## [How to complete this task]
Each line below that holds the string "from" counts once; report the total and nothing else.

## [Source material]
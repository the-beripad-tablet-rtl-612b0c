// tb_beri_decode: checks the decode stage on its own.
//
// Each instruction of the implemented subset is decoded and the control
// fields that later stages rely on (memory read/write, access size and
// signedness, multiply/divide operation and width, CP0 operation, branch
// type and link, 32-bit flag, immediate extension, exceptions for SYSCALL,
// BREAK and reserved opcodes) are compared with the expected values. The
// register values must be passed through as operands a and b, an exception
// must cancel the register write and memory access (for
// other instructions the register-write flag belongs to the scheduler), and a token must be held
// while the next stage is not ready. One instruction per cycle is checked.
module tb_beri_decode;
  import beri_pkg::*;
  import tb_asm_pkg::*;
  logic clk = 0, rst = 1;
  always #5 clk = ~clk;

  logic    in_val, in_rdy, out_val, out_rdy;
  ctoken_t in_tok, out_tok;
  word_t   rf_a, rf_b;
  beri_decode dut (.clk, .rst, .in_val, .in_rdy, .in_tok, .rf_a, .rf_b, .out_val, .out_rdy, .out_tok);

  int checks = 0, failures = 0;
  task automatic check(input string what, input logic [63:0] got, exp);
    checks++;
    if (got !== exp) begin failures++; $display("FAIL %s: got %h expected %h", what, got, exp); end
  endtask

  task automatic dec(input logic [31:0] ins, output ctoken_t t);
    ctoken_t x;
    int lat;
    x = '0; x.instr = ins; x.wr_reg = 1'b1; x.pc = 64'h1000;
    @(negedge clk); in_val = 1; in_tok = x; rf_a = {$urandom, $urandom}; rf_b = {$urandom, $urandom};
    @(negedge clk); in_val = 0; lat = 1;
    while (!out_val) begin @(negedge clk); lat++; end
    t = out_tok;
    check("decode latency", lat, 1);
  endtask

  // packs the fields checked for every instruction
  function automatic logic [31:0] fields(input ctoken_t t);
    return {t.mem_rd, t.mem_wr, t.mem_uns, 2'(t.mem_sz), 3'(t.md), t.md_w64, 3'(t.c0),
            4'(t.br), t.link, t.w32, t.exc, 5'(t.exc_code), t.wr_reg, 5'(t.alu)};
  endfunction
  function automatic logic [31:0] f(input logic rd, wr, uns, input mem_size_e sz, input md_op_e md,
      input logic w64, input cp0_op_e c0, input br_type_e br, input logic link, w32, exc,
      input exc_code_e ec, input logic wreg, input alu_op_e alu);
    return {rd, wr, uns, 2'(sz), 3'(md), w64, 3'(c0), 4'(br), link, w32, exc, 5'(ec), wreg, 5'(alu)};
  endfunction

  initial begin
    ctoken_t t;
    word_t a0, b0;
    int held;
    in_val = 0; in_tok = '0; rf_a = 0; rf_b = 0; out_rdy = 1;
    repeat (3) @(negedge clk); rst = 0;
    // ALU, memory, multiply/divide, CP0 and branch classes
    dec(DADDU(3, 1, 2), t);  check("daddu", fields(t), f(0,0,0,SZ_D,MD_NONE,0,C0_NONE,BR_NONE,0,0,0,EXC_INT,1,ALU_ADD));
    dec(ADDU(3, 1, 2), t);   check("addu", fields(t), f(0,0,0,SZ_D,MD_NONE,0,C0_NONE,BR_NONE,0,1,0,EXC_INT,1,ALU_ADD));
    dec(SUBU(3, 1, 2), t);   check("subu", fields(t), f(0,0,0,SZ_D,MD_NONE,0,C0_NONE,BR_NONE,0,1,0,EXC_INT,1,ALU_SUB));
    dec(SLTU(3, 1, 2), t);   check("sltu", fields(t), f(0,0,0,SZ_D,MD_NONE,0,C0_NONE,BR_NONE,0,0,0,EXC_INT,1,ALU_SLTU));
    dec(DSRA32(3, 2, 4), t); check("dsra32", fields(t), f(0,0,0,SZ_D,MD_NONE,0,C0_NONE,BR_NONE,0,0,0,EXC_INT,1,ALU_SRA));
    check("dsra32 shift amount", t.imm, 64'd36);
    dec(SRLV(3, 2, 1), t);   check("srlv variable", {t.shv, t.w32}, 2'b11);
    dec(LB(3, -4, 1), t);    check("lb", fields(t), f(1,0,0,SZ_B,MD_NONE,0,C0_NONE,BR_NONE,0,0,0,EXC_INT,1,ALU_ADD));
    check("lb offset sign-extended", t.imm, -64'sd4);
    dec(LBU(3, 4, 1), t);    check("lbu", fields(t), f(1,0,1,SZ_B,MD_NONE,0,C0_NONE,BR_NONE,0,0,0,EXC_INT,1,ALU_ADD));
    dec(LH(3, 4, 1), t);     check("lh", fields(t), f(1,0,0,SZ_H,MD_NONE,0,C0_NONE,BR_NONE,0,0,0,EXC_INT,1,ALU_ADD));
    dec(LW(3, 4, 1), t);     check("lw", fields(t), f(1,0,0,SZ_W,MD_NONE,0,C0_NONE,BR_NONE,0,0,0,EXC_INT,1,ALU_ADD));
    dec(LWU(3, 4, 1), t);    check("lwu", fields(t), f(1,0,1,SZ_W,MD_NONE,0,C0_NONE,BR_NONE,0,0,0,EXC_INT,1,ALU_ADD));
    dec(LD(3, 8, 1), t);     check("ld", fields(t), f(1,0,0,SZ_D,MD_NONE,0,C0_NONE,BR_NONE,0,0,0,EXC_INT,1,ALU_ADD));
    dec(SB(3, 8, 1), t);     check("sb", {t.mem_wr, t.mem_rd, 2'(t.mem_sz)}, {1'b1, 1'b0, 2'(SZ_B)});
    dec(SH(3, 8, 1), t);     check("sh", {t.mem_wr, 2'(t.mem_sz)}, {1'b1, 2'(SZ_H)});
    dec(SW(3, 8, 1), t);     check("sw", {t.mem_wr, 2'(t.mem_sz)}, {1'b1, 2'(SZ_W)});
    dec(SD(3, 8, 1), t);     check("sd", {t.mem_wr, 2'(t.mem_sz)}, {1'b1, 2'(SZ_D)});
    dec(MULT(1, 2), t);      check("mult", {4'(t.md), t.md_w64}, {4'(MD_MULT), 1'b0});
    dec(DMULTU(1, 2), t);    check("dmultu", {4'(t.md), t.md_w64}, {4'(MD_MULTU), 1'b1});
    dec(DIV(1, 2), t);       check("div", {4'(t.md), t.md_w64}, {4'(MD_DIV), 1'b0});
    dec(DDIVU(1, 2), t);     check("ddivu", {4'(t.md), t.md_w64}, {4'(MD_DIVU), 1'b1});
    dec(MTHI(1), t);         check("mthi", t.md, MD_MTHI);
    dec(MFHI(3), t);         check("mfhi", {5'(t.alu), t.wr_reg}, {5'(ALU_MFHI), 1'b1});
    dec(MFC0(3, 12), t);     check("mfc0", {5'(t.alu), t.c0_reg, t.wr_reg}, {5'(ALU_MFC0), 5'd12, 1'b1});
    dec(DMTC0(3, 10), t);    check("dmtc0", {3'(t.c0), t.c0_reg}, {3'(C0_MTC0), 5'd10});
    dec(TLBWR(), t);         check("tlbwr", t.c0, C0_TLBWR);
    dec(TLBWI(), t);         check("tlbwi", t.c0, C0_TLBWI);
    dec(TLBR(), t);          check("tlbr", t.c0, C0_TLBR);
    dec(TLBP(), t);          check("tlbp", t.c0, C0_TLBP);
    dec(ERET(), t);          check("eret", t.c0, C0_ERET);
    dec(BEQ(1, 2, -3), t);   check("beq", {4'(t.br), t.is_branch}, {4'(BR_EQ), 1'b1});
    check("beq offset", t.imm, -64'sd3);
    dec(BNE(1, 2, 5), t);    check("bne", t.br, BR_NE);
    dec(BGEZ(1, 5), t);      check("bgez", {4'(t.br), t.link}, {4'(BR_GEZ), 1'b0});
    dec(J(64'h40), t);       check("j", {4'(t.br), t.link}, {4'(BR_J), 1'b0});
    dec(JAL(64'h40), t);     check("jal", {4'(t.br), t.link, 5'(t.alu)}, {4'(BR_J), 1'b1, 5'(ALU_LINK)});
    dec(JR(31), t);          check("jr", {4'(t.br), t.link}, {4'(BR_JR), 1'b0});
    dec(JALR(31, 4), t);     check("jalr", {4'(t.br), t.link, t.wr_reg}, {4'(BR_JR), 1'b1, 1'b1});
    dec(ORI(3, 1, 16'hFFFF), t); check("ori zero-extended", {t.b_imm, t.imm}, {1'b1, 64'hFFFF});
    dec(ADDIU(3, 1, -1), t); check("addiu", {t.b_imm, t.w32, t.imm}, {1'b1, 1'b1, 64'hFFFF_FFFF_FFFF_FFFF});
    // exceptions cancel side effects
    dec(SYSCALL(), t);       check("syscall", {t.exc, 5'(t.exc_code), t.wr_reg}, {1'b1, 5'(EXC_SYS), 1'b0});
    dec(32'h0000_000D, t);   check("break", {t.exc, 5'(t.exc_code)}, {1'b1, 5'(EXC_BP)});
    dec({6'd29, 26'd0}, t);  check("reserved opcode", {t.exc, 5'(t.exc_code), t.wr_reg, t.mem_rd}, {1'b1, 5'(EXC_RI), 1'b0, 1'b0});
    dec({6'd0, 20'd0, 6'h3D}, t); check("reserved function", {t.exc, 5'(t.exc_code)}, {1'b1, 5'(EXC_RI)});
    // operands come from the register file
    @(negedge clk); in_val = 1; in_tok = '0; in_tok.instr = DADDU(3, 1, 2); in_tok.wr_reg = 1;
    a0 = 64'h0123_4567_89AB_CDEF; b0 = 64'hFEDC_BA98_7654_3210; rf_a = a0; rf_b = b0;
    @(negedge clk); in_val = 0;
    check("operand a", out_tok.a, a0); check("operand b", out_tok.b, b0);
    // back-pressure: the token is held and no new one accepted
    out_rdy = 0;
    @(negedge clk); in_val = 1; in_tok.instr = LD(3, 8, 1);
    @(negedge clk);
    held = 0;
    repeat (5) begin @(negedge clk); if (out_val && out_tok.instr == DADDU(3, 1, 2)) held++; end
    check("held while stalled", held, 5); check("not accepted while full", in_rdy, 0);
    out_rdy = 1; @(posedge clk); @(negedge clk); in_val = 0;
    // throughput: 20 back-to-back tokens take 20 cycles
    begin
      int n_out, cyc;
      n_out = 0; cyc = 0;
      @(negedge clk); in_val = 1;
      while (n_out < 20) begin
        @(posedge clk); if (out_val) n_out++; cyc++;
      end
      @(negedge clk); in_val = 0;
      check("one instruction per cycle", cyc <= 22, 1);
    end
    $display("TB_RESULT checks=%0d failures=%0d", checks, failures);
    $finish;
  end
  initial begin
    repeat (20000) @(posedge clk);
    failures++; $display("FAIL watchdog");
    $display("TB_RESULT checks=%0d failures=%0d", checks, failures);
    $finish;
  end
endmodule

...

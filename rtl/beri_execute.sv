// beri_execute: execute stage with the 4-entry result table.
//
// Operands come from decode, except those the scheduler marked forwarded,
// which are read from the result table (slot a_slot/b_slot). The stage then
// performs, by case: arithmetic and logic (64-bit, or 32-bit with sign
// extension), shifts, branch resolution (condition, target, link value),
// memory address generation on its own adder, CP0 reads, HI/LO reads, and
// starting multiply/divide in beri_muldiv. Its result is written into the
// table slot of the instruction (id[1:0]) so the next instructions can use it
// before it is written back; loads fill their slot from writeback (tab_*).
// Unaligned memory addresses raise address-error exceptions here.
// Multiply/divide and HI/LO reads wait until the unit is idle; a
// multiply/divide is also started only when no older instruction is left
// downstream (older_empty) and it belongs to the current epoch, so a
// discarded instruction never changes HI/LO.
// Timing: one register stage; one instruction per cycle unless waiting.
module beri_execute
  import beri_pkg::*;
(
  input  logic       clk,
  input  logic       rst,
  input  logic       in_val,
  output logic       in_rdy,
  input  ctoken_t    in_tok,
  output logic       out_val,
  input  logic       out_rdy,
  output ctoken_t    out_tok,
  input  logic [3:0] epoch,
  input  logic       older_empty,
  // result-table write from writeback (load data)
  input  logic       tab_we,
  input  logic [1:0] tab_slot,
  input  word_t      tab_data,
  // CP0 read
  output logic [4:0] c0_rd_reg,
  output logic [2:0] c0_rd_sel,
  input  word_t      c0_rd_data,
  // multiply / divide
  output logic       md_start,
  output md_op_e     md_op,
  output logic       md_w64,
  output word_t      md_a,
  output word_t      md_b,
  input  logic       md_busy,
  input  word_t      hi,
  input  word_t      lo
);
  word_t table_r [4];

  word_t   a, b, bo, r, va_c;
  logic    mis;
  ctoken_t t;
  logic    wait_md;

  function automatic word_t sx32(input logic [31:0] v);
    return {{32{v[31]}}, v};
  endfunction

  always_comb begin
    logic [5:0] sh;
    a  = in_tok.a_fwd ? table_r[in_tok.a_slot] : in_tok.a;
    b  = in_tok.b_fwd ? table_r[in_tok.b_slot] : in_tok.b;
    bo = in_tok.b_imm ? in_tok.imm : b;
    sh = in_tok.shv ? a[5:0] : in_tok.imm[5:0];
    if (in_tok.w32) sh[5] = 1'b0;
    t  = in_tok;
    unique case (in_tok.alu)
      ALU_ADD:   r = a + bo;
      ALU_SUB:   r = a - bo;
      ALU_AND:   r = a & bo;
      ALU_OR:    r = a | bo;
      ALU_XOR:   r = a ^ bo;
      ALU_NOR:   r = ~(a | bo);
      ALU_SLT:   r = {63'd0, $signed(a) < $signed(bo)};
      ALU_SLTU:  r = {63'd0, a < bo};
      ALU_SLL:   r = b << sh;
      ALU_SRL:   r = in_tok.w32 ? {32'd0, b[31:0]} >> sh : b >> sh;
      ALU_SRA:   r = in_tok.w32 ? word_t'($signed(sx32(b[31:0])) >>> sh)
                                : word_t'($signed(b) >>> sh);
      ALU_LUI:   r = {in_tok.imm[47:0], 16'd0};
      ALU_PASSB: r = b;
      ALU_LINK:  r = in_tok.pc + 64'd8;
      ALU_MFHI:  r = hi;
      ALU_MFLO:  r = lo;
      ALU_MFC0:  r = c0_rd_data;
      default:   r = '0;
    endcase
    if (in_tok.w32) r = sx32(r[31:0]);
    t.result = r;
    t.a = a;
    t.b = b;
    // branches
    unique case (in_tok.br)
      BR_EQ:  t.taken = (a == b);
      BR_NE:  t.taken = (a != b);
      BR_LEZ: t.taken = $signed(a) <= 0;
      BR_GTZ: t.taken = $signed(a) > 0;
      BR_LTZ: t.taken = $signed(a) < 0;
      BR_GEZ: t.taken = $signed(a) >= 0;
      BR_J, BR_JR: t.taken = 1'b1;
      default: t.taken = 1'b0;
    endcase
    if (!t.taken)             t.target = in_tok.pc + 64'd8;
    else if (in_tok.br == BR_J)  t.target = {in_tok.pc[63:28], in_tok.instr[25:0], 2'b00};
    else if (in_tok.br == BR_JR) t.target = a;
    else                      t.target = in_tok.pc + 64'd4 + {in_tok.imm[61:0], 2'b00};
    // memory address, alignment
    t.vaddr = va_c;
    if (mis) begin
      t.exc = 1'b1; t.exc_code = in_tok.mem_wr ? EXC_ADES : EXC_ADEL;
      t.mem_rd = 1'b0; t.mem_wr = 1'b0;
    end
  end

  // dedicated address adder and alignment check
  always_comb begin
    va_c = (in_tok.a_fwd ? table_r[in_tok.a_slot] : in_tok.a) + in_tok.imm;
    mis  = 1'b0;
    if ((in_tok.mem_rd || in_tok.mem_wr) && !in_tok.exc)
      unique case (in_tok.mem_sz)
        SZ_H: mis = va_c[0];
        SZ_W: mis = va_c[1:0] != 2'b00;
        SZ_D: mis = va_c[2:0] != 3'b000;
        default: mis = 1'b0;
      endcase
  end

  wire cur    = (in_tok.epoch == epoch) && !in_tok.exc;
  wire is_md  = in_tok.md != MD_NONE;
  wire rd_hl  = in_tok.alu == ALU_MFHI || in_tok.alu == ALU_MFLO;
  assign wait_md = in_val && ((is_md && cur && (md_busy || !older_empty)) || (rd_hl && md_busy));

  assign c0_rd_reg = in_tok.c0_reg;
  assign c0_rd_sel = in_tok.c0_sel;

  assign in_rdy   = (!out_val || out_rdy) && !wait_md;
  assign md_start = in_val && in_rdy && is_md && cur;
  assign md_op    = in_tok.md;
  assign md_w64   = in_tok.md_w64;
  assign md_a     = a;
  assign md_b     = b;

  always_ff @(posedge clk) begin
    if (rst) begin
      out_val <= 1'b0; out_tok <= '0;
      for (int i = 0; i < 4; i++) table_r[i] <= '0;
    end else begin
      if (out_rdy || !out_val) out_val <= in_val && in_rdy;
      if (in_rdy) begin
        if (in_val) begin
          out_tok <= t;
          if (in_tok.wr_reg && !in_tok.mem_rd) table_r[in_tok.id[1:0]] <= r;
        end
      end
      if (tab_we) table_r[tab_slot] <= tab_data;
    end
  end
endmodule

## [Exercise solution]
5